Thursday, May 2, 2019

Before the flowers fade

Treasures from the Kellenberger Room

Featuring books, pamphlets, photographs, documents, and the occasional object from the collections of the New Bern-Craven County Public Library

by John B. Green III



Grave of William Thomas McCarthy, March 1898,
Cedar Grove Cemetery, photographer unknown
When we revived the Kellenberger Room blog six weeks ago we promised that the new series of posts would highlight some of the "interesting, rare, and in some cases, just plain odd" items in our collection.  This week we discuss one of our oddities - perhaps the oddest item in our extensive photograph collection - an 1898 image of a freshly-made grave in Cedar Grove Cemetery.

The grave is that of William Thomas McCarthy, popular New Bern attorney and state senator, who died young and much lamented on March 25, 1898.  While his funeral was attended by a large crowd of mourners and his family was surely grief-stricken by his untimely death, why would they have commissioned a photograph of his grave and then had it elaborately framed for display?  The answer may lie in the 19th century's romanticizing of death and mourning.

In a time before modern medical care, many parents could expect to lose at least one of their children and many adults died before the age of sixty.  With sudden, often unexplained, death ever-present,  survivors who could afford to do so expressed their grief through ever-more elaborate funerals, monuments, floral displays, and a variety of  mourning clothing, jewelry, and memorial objects.  Among the more unusual memorials were photographs today known as posthumous or post-mortem.  In these images the deceased were posed as if asleep in their beds, or in the case of deceased infants, in the arms of their parents.

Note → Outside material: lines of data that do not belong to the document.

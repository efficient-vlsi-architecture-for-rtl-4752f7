// dwt_level -- one decomposition level of the 1D DWT.
//
// Level j (LEVEL) takes one sample every 2^(j-1) cycles and, every 2^j
// cycles, puts out one lowpass and one highpass coefficient:
//   v_n = sum_m h_m x_{2n-m}          (lowpass)
//   u_n = sum_m (-1)^(M-1-m) h_{M-1-m} x_{2n-m}   (highpass)
// eo_split catches the odd samples, the dru keeps the last M samples in
// lowpass order and then, reversed, in highpass order, and shared_filter
// works through the taps with ceil(M/2^(j-1)) multipliers, 2^(j-1) taps per
// multiplier, one tap per cycle. From level 2 on, psum_acc adds the partial
// sums of those cycles. level_ctrl times it all from the global count t.
//
// Timing: the first input sample must be on din at t = OFF. Lowpass v_n is on
// dout with l_valid at t = OFF + 2^j*n + 2^(j-1) + PIPE, and highpass u_n with
// h_valid 2^(j-1) cycles later. din is sampled only at the two switching
// times of each period, so a preceding level's dout can be wired straight in.
//
// Output format: the full-precision sum shifted right by the coefficient
// fraction bits (truncation toward minus infinity) and cut to W bits, so dout
// has the same Q10.5 format as din; an overflowing sum wraps. The level
// structure follows the source design; the output rounding and overflow
// behaviour are this design's choices.
module dwt_level
  import dwt_pkg::*;
#(
  parameter int LEVEL = 1,
  parameter int M     = 4,
  parameter int OFF   = 0,
  parameter bit PIPE  = 1'b1,
  parameter int TW    = 3,
  parameter int W     = DATA_W
) (
  input  logic                clk,
  input  logic                rst_n,
  input  logic [TW-1:0]       t,
  input  logic signed [W-1:0] din,
  output logic signed [W-1:0] dout,
  output logic                l_valid,
  output logic                h_valid
);

  localparam int S   = 1 << (LEVEL - 1);
  localparam int SLW = (LEVEL > 1) ? LEVEL - 1 : 1;
  localparam int AW  = W + COEF_W + $clog2(M) + 1;

  logic                load, rev, hi, clr;
  logic [SLW-1:0]      slot;
  logic signed [W-1:0] ie, io;
  logic signed [W-1:0] r [M];
  logic signed [AW-1:0] psum, sum;

  level_ctrl #(.LEVEL(LEVEL), .OFF(OFF), .PIPE(PIPE), .TW(TW)) u_ctrl (
    .clk, .rst_n, .t, .load, .rev, .slot, .hi, .clr, .l_valid, .h_valid
  );

  eo_split #(.W(W)) u_split (
    .clk, .rst_n, .ld_odd(rev), .din, .ie, .io
  );

  dru #(.M(M), .W(W)) u_dru (
    .clk, .rst_n, .load, .rev, .ie, .io, .r
  );

  shared_filter #(.M(M), .S(S), .PIPE(PIPE), .W(W), .CW(COEF_W)) u_filt (
    .clk, .rst_n, .r, .slot, .hi, .psum
  );

  generate
    if (LEVEL > 1) begin : g_acc
      psum_acc #(.AW(AW)) u_acc (.clk, .rst_n, .clr, .psum, .sum);
    end else begin : g_noacc
      assign sum = psum;
    end
  endgenerate

  assign dout = W'(sum >>> COEF_FRAC);

endmodule
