// tb_dwt_level -- self-checking test of single DWT levels.
// Three levels run side by side on their own random sample streams:
//   A: level 1, M = 4, pipeline latch, one sample per cycle from t = 0
//   B: level 2, M = 6, pipeline latch, one sample every 2 cycles from t = 2
//   C: level 3, M = 4, no latch, one sample every 4 cycles from t = 3
// Every valid output is compared, in order, with the reference lowpass or
// highpass value, and its cycle with OFF + 2^j n + 2^(j-1) + PIPE (lowpass)
// and 2^(j-1) cycles later (highpass).
module tb_dwt_level;
  import dwt_ref_pkg::*;
  localparam int NA = 120;
  logic clk = 0, rst_n = 0;
  logic [2:0] t = '0;
  int tc;
  logic signed [15:0] dA = '0, dB = '0, dC = '0;
  logic signed [15:0] oA, oB, oC;
  logic lA, hA, lB, hB, lC, hC;
  int checks = 0, failures = 0;

  dwt_level #(.LEVEL(1), .M(4), .OFF(0), .PIPE(1), .TW(3)) uA (.clk, .rst_n, .t, .din(dA), .dout(oA), .l_valid(lA), .h_valid(hA));
  dwt_level #(.LEVEL(2), .M(6), .OFF(2), .PIPE(1), .TW(3)) uB (.clk, .rst_n, .t, .din(dB), .dout(oB), .l_valid(lB), .h_valid(hB));
  dwt_level #(.LEVEL(3), .M(4), .OFF(3), .PIPE(0), .TW(3)) uC (.clk, .rst_n, .t, .din(dC), .dout(oC), .l_valid(lC), .h_valid(hC));

  always #5 clk = ~clk;

  int xa [$], xb [$], xc [$];
  int loa [$], hia [$], lob [$], hib [$], loc [$], hic [$];
  int nl [3], nh [3];

  task automatic chk_out(int k, bit h, int got, int lvl, int off, int pp,
                         ref int lo [$], ref int hi [$]);
    int n, et, ev;
    n  = h ? nh[k] : nl[k];
    et = off + (1 << lvl) * n + (1 << (lvl - 1)) + pp + (h ? (1 << (lvl - 1)) : 0);
    if (n >= lo.size()) return;
    ev = h ? hi[n] : lo[n];
    checks += 2;
    if (tc != et) begin failures++; $display("inst %0d %s%0d at t=%0d exp t=%0d", k, h ? "H" : "L", n, tc, et); end
    if (got != ev) begin failures++; $display("inst %0d %s%0d = %0d exp %0d", k, h ? "H" : "L", n, got, ev); end
    if (h) nh[k]++; else nl[k]++;
  endtask

  initial begin
    repeat (2000) @(posedge clk);
    failures++;
    $display("TB_RESULT checks=%0d failures=%0d", checks, failures);
    $finish;
  end

  initial begin
    for (int i = 0; i < NA; i++) begin
      xa.push_back(int'($urandom_range(8191)) - 4096);
      xb.push_back(int'($urandom_range(8191)) - 4096);
      xc.push_back(int'($urandom_range(8191)) - 4096);
    end
    dwt_step(4, xa, NA / 2 + 4, loa, hia);
    dwt_step(6, xb, NA / 2 + 4, lob, hib);
    dwt_step(4, xc, NA / 2 + 4, loc, hic);
    nl = '{0, 0, 0}; nh = '{0, 0, 0};
    repeat (2) @(posedge clk);
    #1 rst_n = 1;
    for (tc = 0; tc < 200; tc++) begin
      t  = 3'(tc);
      dA = (tc < NA) ? 16'(xa[tc]) : '0;
      dB = (tc >= 2 && (tc - 2) / 2 < NA) ? 16'(xb[(tc - 2) / 2]) : 16'($urandom);
      dC = (tc >= 3 && (tc - 3) / 4 < NA) ? 16'(xc[(tc - 3) / 4]) : 16'($urandom);
      // between its sample times a level must ignore din: drive junk there
      if (tc >= 2 && (tc - 2) % 2 != 0) dB = 16'($urandom);
      if (tc >= 3 && (tc - 3) % 4 != 0) dC = 16'($urandom);
      #1;
      if (lA || hA) chk_out(0, hA, int'(oA), 1, 0, 1, loa, hia);
      if (lB || hB) chk_out(1, hB, int'(oB), 2, 2, 1, lob, hib);
      if (lC || hC) chk_out(2, hC, int'(oC), 3, 3, 0, loc, hic);
      @(posedge clk); #1;
    end
    // every level must have produced its outputs
    checks += 3;
    if (nl[0] < 60 || nh[0] < 60) begin failures++; $display("A too few outputs"); end
    if (nl[1] < 45 || nh[1] < 45) begin failures++; $display("B too few outputs"); end
    if (nl[2] < 20 || nh[2] < 20) begin failures++; $display("C too few outputs"); end
    $display("TB_RESULT checks=%0d failures=%0d", checks, failures);
    $finish;
  end
endmodule
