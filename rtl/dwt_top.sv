// dwt_top -- J-level one-dimensional discrete wavelet transform with a
// data reorder unit (DRU) per level.
//
// A cascade of J dwt_level blocks: level 1 filters the input stream, and the
// lowpass output L^j of level j is the input of level j+1. Because decimation
// halves the sample rate at each level, level j gets by with
// ceil(M/2^(j-1)) multipliers (4, 2, 1 for M = 4, J = 3), each busy every
// cycle. Outputs are the highpass bands H^1..H^J and the last lowpass band L^J.
//
// Timing: din takes one sample per clock; sample a_t is read in the t-th
// cycle after reset is released (t = 0, 1, ...). Samples before a_0 count as
// zero. A free-running J-bit counter times every level; level j starts at
// OFF_j = Delta_{j-1}, where Delta_j = 2^j - 1 + j*PIPE is the cycle in
// which the first lowpass coefficient of level j appears. Lowpass n of level
// j appears at Delta_j + 2^j*n and highpass n at Delta_j + 2^j*n + 2^(j-1),
// each for one cycle with its valid flag; outputs are 0 when not valid.
//
// The cascade, multiplier counts and switching times follow the source design
// (PIPE = 1 includes its pipeline latches after the multipliers); the
// counter-based timing, valid flags and zeroed idle outputs are this design's.
module dwt_top
  import dwt_pkg::*;
#(
  parameter int M    = 4,
  parameter int J    = 3,
  parameter bit PIPE = 1'b1
) (
  input  logic              clk,
  input  logic              rst_n,
  input  data_t             din,
  output data_t             h_out   [J],
  output logic  [J-1:0]     h_valid,
  output data_t             l_out,
  output logic              l_valid
);

  initial begin
    assert (daub_known(M)) else $error("dwt_top: no coefficients for this M");
    assert (J >= 1) else $error("dwt_top: J must be at least 1");
  end

  logic [J-1:0] t;
  data_t        lin  [J+1];
  data_t        dout [J];
  logic [J-1:0] lv, hv;

  always_ff @(posedge clk or negedge rst_n) begin
    if (!rst_n) t <= '0;
    else        t <= t + 1'b1;
  end

  assign lin[0] = din;

  for (genvar j = 1; j <= J; j++) begin : g_lvl
    localparam int OFF = (1 << (j - 1)) - 1 + (j - 1) * int'(PIPE);
    dwt_level #(.LEVEL(j), .M(M), .OFF(OFF), .PIPE(PIPE), .TW(J), .W(DATA_W)) u_lvl (
      .clk, .rst_n, .t,
      .din(lin[j-1]), .dout(dout[j-1]), .l_valid(lv[j-1]), .h_valid(hv[j-1])
    );
    assign lin[j]     = dout[j-1];
    assign h_out[j-1] = hv[j-1] ? dout[j-1] : '0;
  end

  assign h_valid = hv;
  assign l_valid = lv[J-1];
  assign l_out   = lv[J-1] ? dout[J-1] : '0;

endmodule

Other photographs show the deceased prepared for burial and placed in the open coffin or casket.

The photograph of the elaborately decorated grave of William Thomas McCarthy can be loosely grouped with posthumous or post-mortem images.  While it doesn't show the actual remains of McCarthy, the numerous floral tributes do include a photograph of McCarthy taken during his lifetime. [see enlarged detail below]  The McCarthy family was thus able to preserve, through the medium of photography, memories of their loved one and the tributes paid to him by family and friends.